Thanks for helping so far!

I found sleep regime on printer. Sleep is set for 30 minutes. I would like to keep sleep on because of energy savings.

I will debug it this way:

  1. start pinging at 15:31;
  2. if sleep has something to do with this issue it should demonstrate after 30 minutes (e.g. no response for ping);
  3. if device will respond after 30 minutes (after 16:10 for example) I will stop ping, reboot printer and wait 35 minutes then test ping. Problem should be present again.

Will post about results.

I also forgot to mention one thing that might be important: printers are both connected via WiFi.

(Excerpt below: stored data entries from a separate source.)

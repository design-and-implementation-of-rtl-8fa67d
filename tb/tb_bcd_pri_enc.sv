// tb_bcd_pri_enc -- exhaustive check of the reversible 8-to-3 BCD priority
// encoder. All 256 input patterns are applied and {C, B, A} is compared with
// the index of the highest set input found by a scan loop. The eight rows of
// the published truth table (don't-cares as 1 and as 0) and the worked
// example (I7 and I4 active gives 111) are checked on their own.
module tb_bcd_pri_enc;
  int checks = 0, failures = 0, overrides = 0;
  logic [7:0] i;
  logic [2:0] y;

  bcd_pri_enc dut (.i(i), .y(y));

  function automatic logic [2:0] ref_idx(input logic [7:0] v);
    ref_idx = 3'd0;
    for (int k = 0; k < 8; k++) if (v[k]) ref_idx = 3'(k);
  endfunction

  task automatic expect_y(input logic [2:0] exp);
    #1;
    checks++;
    if (y !== exp) begin
      failures++;
      $display("FAIL i=%b y=%b expected %b", i, y, exp);
    end
  endtask

  initial begin
    #10000;
    failures++;
    $display("watchdog expired");
    $display("TB_RESULT checks=%0d failures=%0d", checks, failures);
    $finish;
  end

  initial begin
    for (int n = 0; n < 256; n++) begin
      i = 8'(n);
      if ($countones(i) > 1) overrides++;
      expect_y(ref_idx(i));
    end
    for (int row = 0; row < 8; row++) begin
      i = 8'(1 << row);             expect_y(3'(row));
      i = 8'((2 << row) - 1);       expect_y(3'(row));
    end
    i = 8'b1001_0000; expect_y(3'b111);
    checks++;
    if (overrides == 0) begin failures++; $display("FAIL no priority override exercised"); end
    $display("TB_RESULT checks=%0d failures=%0d", checks, failures);
    $finish;
  end
endmodule
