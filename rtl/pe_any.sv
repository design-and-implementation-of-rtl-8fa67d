// pe_any -- W-input priority encoder with a valid flag, used as a building
// block of the large encoder pe2d.
//
// q is the index of the highest set bit of d (bit W-1 has the highest
// priority) and v says that at least one bit is set; q is 0 when v is 0.
// For the sizes that have a dedicated encoder the dedicated one is used:
// W = 4 the reversible Toffoli encoder pri_enc, W = 8 pe8, W = 16 pe16.
// Any other width (2, 32, ...) uses a plain scan loop. W must be 2 or more.
//
// Interface: d[W-1:0] in, q[$clog2(W)-1:0] and v out. Combinational.
module pe_any #(
  parameter int W = 8
) (
  input  logic [W-1:0]         d,
  output logic [$clog2(W)-1:0] q,
  output logic                 v
);
  localparam int QW = $clog2(W);

  assign v = |d;

  if (W == 4) begin : g_pe4
    pri_enc u_pe (.i(d), .y(q));
  end else if (W == 8) begin : g_pe8
    pe8 u_pe (.d(d), .q(q));
  end else if (W == 16) begin : g_pe16
    pe16 u_pe (.d(d), .q(q));
  end else begin : g_scan
    always_comb begin
      q = '0;
      for (int k = 1; k < W; k++)
        if (d[k]) q = QW'(k);
    end
  end
endmodule
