// pe2d -- large priority encoder of L = M x N inputs, built in two levels.
//
// The L inputs are cut into M groups of N adjacent bits (group m holds bits
// m*N .. m*N+N-1). Every group has its own N-input encoder, which gives the
// index of its highest set bit and whether the group is active. An M-input
// encoder over the group-active flags picks the highest active group, and a
// multiplexer selects that group's local index. Because M and N are powers
// of two, the result is simply {group index, local index}.
//
// The sub-encoders are the library's PE4 (reversible), PE8 and PE16 when N
// or M is 4, 8 or 16, and a scan loop for other widths (2, 32). The default
// (M, N) = (8, 8) with L = 64 is one of the evaluated arrangements; (4, 16),
// (16, 4), (2, 32) and (32, 2) are the others and are set by parameters.
// The group/sub-encoder arrangement is this library's simplest reading of a
// two-dimensional encoder; no pipeline registers are inserted.
//
// Interface: d[M*N-1:0] in; q[$clog2(M*N)-1:0] index of the highest set
// bit; v = any bit set (q = 0 when v = 0). Combinational, no clock.
module pe2d #(
  parameter int M = 8,   // number of groups
  parameter int N = 8    // bits per group
) (
  input  logic [M*N-1:0]         d,
  output logic [$clog2(M*N)-1:0] q,
  output logic                   v
);
  localparam int MW = $clog2(M);
  localparam int NW = $clog2(N);

  if ((1 << MW) != M || (1 << NW) != N || M < 2 || N < 2) begin : g_bad
    $error("pe2d: M and N must be powers of two, 2 or more");
  end

  logic [M-1:0]  grp_v;
  logic [NW-1:0] grp_q [M];
  logic [MW-1:0] sel;

  for (genvar m = 0; m < M; m++) begin : g_grp
    pe_any #(.W(N)) u_grp (.d(d[m*N +: N]), .q(grp_q[m]), .v(grp_v[m]));
  end

  pe_any #(.W(M)) u_sel (.d(grp_v), .q(sel), .v(v));

  assign q = {sel, grp_q[sel]};
endmodule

Pretty much confirmed - it is sleep regime. Circa after 30 minutes printer stopped responding to ping.

I cannot disable sleep regime (I can change values from 5 minutes to one hour).

To confirm I will lower sleep time to 5 minutes and test if problem will demonstrate again.

Wondering whether it would make a difference to connect one printer via cable to the router and the other one wireless, also assuming that the printers not broadcasting their own wifi network/access point.

And run a tcpdump on the router and the client - say for 10 min with the printer sleep intervall set to 5 minutes and then investigate the dumps (arp frames) with wireshark. That might provide a clue to what is happening.

Yup, good approach. Will do. “Bad” news - since restart printer works without any problem. :slight_smile: Must wait until issue will be present again.